Keyboards influenced by touchscreens

By now, you have probably used a touchscreen keyboard. We've come a long way from the clumsy "kiosk" computers that brought touchscreen keyboards to mainstream, a decade or two ago. But a classic keyboard with physical keys is still preferable for the tactile feedback we get from pressing the keys. Until touchscreens can provide that, we'll be using traditional keyboards for a while.

But how do touchscreen keyboards differ from physical keyboards, and what ideas could we copy from them to improve the user experience of traditional keyboards? Well, for one, most touchscreen keyboards these days don't do key repeat -- instead, they'll pop up a menu of alternatives, often the same base letter with with various accents, diacritics and umlaut. And you slide your finger to pick one of these options.

Popup

Now, that sounds good. I for one don't know how to type the various variations of the letters on a US keyboard, and as a Finn I actually need "ä" and "ö" sometimes. I can type them in Emacs, but not in my IM application or web browser.

Here's the idea: we don't really use autorepeat on the A-Z characters. Instead, make a long press of a letter key bring up an on-screen menu with variations of the basic letter.

On a touchscreen, choosing from the menu is immediate and fairly intuitive.

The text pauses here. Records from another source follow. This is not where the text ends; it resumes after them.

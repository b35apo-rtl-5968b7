// prefetch_cpu: processor that fetches the next instruction while it
// executes the current one. This is the intermediate step between the
// single-cycle processor and the five-stage pipeline.
// An instruction register (IR) splits the single-cycle datapath into two
// steps. In the first cycle the PC addresses instruction memory and PC + 4
// is formed; the word and its PC are captured in the IR. In the next cycle
// the instruction in the IR is executed exactly as in the single-cycle
// processor (register read, ALU, data memory, write-back), while the
// following instruction is fetched. The clock period only has to cover the
// longer of the two steps (the execute step).
// Branches: a taken beq is known only when it executes, by which time the
// next sequential instruction has already been fetched. This design
// discards that instruction (the IR is loaded with a bubble) and fetches
// from the target. Taking the target from the PC held with the IR, and
// the discard, are this design's own choices.
// Timing: N instructions take N + 1 cycles plus one per taken beq. Ports are
// those of the pipelined core.
module prefetch_cpu
  import pipe_pkg::*;
#(
  parameter logic [31:0] RESET_PC = 32'h0000_0000
) (
  input  logic        clk,
  input  logic        rst,
  output logic [31:0] imem_addr,
  input  logic [31:0] imem_rdata,
  output logic [31:0] dmem_addr,
  output logic [31:0] dmem_wdata,
  output logic        dmem_we,
  input  logic [31:0] dmem_rdata,
  output logic        retire
);

  // ---------------------------------------------------------------- fetch
  logic [31:0] pc, pc_next;
  if_id_t      ir_d, ir_q;
  logic        taken;
  logic [31:0] pc_branch;

  always_ff @(posedge clk) begin
    if (rst) pc <= RESET_PC;
    else     pc <= pc_next;
  end

  assign imem_addr = pc;
  assign pc_next   = taken ? pc_branch : pc + 32'd4;
  assign ir_d      = '{valid: 1'b1, instr: imem_rdata, pc: pc};

  localparam if_id_t IR_BUBBLE = '{valid: 1'b0, instr: INSTR_NOP, pc: 32'd0};

  pipe_reg #(.T(if_id_t), .CLR_VALUE(IR_BUBBLE))
    u_ir (.clk, .rst, .en(1'b1), .clr(taken), .d(ir_d), .q(ir_q));

  // ---------------------------------------------------------------- execute
  logic [31:0] rd1, rd2, imm, src_b, alu_out, result;
  logic        zero, legal;
  ctrl_t       ctrl;

  control_unit u_ctrl (.instr(ir_q.instr), .ctrl, .legal);

  regfile #(.WRITE_THROUGH(1'b0)) u_rf (
    .clk, .rst,
    .a1(ir_q.instr[19:15]), .a2(ir_q.instr[24:20]), .rd1, .rd2,
    .we3(ctrl.reg_write), .a3(ir_q.instr[11:7]), .wd3(result)
  );

  imm_decode u_imm (.instr(ir_q.instr), .sel(ctrl.imm_sel), .imm);

  assign src_b = ctrl.alu_src ? imm : rd2;

  alu #(.WIDTH(32)) u_alu (.a(rd1), .b(src_b), .op(ctrl.alu_op), .y(alu_out), .zero);

  assign dmem_addr  = alu_out;
  assign dmem_wdata = rd2;
  assign dmem_we    = ctrl.mem_write;

  assign result    = ctrl.mem_to_reg ? dmem_rdata : alu_out;
  assign pc_branch = ir_q.pc + imm;
  assign taken     = ctrl.branch && zero;

  assign retire = ir_q.valid && legal;

endmodule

While using the mouse for that would be straight forward -- and probably what a first time user will try -- nobody wants to type like that. We're stuck with one finger holding down the original key. We need to make a selection from up to about 9 alternatives. Here's two easy ideas (assuming the initial highlighted alternative is the base letter):

  • make space move to the next highlighted alternative, or wrap around to the left
  • make the four primary home row keys of the other hand highlight alternatives 1-4; make pressing the same home row key again act like space, above

For example, say I want to type "ä". My options are (assuming US keyboard layout):

  1. hold "a", wait till menu pops up, while still holding "a" press space 4 times until "ä" is highlighted, release "a"

  2. hold "a", wait till menu pops up, while still holding "a" press ";", release "a"

I think I'd use that more than auto-repeat. What about you?